Your task is to filter the entries and copy every line containing the string "after".

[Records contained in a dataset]
Content starts
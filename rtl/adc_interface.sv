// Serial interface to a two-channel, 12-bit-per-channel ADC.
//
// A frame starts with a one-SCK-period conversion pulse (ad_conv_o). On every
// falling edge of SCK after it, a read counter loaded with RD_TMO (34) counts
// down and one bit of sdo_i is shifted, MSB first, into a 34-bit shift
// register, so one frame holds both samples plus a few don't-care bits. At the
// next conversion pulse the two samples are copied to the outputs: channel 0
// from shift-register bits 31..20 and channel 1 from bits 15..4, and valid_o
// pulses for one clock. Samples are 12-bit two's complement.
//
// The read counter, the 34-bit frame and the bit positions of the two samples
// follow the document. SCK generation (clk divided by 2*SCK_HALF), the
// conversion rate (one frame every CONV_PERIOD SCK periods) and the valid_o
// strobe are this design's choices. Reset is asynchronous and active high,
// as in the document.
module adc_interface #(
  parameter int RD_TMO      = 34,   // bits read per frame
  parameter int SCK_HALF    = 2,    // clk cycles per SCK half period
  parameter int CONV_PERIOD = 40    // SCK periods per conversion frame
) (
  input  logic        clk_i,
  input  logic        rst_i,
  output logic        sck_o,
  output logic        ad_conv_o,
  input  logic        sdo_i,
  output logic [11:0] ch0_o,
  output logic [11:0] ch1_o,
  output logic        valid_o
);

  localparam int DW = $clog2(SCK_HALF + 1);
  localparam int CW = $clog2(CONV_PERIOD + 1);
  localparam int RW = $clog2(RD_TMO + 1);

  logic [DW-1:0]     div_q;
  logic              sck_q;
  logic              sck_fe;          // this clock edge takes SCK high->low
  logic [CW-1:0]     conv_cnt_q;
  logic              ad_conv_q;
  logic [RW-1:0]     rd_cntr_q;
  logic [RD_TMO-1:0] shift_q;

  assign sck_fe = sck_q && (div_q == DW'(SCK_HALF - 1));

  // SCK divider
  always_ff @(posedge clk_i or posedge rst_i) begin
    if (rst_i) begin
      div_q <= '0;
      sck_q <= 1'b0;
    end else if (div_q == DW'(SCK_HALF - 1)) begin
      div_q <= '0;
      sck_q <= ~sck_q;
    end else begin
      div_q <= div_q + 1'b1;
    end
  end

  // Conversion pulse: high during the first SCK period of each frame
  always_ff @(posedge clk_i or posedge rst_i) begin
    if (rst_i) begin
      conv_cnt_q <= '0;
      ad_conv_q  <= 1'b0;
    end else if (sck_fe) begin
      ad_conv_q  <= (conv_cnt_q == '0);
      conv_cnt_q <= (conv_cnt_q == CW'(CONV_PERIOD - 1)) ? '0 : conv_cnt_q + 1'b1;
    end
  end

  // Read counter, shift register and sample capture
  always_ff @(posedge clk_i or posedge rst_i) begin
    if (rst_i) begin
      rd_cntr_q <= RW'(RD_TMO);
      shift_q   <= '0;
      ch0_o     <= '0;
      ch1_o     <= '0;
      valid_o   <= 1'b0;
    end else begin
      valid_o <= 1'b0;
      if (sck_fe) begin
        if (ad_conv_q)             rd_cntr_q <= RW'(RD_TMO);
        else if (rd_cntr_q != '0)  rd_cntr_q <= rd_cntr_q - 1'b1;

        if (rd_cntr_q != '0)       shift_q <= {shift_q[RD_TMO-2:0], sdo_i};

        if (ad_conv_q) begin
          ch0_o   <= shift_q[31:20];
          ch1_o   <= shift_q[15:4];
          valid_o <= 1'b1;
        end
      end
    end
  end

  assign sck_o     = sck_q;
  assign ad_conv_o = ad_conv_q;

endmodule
Content ends
Content starts
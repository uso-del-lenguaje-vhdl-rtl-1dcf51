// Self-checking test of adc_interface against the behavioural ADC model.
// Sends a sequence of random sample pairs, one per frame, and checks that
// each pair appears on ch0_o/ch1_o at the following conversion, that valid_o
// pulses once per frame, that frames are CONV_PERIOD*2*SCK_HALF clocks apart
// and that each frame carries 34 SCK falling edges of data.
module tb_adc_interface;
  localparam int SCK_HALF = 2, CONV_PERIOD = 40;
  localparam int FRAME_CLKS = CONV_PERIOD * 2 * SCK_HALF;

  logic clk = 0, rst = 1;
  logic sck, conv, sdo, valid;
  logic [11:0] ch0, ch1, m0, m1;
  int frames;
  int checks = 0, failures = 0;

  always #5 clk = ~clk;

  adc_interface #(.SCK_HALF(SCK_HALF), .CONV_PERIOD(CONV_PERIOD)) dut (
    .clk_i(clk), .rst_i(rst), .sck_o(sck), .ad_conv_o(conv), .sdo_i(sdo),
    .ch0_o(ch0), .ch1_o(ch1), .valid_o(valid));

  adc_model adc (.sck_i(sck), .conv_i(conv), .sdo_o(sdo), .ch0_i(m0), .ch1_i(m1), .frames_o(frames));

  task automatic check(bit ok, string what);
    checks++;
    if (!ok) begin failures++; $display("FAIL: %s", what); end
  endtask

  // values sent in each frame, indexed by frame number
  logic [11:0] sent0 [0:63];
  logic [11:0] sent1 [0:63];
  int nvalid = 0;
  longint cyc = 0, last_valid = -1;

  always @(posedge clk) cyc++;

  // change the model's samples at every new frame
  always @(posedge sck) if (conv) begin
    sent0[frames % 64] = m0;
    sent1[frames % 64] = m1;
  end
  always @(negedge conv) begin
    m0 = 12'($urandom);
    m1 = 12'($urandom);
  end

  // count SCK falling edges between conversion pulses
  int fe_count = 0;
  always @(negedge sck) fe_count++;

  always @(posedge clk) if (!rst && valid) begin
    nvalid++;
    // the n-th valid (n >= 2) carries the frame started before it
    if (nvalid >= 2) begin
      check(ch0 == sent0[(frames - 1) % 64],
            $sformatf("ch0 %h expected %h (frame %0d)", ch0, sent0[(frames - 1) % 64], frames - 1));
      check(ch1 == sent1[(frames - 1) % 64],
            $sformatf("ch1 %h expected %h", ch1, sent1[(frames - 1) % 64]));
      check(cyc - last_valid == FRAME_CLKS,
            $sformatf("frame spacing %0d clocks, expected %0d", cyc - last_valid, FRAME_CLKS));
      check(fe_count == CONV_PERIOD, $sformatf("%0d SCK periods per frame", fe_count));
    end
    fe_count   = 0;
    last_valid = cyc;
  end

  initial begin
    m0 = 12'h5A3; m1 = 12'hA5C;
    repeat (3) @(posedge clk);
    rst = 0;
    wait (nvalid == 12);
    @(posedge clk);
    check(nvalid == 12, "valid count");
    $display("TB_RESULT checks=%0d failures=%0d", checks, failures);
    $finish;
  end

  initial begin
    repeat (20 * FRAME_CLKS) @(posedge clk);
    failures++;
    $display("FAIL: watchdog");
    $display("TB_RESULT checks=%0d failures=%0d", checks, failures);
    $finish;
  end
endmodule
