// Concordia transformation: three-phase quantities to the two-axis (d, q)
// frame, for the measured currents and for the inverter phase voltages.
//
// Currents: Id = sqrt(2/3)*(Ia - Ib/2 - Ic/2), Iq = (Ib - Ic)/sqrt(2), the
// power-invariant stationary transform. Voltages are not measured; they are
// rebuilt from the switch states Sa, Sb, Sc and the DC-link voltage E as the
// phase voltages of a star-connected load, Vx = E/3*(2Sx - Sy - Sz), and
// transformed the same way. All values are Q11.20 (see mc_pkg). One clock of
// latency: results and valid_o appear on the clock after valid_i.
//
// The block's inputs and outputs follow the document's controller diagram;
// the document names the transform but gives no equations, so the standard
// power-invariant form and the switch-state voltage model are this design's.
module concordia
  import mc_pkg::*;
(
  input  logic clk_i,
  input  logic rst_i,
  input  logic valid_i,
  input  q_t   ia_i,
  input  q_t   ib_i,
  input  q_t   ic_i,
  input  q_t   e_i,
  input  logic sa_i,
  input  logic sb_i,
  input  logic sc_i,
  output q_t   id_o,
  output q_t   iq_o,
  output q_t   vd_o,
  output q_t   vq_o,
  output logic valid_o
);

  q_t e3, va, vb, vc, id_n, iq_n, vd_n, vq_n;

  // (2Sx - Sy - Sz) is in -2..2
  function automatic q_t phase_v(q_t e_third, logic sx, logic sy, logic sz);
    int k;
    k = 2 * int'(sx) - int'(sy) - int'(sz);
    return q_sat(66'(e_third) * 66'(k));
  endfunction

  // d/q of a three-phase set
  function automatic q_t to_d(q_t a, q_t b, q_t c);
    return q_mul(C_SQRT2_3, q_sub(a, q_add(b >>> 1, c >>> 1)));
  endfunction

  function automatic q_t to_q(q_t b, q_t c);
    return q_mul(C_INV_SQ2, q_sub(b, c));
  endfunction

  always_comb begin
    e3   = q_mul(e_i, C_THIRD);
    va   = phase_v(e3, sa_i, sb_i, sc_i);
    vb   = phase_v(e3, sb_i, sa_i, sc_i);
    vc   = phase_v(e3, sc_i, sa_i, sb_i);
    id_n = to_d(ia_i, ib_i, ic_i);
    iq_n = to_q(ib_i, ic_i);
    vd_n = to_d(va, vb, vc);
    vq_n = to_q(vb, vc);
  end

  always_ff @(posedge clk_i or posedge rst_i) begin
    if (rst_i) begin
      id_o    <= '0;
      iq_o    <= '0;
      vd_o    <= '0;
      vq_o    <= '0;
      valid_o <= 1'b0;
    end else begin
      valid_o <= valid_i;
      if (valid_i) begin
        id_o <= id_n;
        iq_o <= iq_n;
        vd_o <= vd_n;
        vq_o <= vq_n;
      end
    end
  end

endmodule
Content ends
Content starts
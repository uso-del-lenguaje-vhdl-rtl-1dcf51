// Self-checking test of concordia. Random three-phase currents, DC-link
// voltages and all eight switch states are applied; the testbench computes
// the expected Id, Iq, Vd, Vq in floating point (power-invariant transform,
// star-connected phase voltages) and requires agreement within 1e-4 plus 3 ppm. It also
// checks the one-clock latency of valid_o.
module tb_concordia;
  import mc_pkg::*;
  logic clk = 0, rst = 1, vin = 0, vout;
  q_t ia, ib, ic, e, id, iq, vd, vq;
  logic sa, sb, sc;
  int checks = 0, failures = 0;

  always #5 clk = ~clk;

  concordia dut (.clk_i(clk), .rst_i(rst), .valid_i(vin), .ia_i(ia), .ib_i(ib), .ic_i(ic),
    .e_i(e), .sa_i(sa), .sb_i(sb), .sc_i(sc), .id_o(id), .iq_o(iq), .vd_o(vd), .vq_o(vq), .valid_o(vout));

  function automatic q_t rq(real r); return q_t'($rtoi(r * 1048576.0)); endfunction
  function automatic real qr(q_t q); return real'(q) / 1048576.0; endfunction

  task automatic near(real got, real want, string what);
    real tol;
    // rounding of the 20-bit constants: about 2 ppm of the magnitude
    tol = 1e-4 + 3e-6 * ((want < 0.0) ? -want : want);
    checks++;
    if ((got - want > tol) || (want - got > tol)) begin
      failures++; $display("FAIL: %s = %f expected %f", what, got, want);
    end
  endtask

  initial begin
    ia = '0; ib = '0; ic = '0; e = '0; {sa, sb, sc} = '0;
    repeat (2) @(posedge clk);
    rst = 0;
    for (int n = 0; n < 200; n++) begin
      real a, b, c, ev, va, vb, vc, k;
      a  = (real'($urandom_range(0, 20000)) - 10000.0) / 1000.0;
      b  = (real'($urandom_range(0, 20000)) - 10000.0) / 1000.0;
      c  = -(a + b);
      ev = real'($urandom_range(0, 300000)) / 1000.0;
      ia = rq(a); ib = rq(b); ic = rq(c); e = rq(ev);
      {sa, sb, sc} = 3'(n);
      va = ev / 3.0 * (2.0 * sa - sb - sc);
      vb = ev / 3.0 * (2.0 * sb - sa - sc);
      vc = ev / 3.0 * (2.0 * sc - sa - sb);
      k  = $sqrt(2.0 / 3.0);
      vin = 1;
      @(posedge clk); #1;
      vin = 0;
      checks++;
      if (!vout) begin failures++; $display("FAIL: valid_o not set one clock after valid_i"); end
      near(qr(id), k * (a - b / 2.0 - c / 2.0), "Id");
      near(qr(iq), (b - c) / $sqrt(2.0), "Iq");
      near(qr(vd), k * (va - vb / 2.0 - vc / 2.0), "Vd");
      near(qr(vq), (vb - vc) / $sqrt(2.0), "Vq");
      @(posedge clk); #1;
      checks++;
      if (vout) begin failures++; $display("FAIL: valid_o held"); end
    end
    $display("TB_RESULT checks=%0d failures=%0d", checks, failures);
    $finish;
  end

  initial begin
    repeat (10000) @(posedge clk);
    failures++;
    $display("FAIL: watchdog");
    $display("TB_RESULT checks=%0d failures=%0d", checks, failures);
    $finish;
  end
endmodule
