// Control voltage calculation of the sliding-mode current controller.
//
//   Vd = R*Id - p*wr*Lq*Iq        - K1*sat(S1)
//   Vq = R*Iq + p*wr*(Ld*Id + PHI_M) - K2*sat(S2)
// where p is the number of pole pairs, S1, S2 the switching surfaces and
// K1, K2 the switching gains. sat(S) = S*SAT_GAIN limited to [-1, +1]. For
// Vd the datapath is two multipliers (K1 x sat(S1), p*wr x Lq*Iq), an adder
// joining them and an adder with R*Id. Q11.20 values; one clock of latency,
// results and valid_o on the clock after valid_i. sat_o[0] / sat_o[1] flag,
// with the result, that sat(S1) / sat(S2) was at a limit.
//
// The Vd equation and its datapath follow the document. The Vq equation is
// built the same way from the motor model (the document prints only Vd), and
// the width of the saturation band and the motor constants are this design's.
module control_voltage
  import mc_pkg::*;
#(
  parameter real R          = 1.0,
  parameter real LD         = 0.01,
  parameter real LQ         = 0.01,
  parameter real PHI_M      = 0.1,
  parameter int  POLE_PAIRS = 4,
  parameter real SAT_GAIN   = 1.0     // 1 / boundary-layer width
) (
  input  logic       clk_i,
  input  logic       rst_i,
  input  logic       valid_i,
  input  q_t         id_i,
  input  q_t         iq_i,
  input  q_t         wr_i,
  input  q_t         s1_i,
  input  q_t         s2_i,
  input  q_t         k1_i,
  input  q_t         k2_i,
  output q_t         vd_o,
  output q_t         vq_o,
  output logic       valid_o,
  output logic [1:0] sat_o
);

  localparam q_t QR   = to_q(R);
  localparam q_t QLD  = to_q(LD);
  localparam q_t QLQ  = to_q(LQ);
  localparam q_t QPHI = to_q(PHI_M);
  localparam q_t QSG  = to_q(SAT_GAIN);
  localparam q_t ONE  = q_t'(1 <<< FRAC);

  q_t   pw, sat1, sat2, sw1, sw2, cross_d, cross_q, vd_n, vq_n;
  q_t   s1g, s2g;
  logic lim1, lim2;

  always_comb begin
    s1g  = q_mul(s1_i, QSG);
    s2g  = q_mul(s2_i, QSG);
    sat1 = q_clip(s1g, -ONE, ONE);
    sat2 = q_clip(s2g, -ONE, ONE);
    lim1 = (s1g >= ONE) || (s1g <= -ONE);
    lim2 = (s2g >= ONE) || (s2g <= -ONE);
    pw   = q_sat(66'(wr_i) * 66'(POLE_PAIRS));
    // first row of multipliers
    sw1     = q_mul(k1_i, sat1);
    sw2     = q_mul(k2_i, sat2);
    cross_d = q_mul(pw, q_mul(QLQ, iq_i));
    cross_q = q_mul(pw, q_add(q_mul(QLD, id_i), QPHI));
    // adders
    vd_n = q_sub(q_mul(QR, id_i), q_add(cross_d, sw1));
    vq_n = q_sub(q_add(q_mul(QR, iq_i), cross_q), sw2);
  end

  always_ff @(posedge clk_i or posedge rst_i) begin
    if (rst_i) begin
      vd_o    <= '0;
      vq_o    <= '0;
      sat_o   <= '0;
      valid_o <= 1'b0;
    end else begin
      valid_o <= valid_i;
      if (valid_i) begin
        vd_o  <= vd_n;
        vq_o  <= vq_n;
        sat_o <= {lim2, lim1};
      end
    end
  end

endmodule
Content ends
YOUR SOLUTION:
// falling edge of SCK after it, a read counter loaded with RD_TMO (34) counts
// latency: results and valid_o appear on the clock after valid_i.
      if (!vout) begin failures++; $display("FAIL: valid_o not set one clock after valid_i"); end
// results and valid_o on the clock after valid_i. sat_o[0] / sat_o[1] flag,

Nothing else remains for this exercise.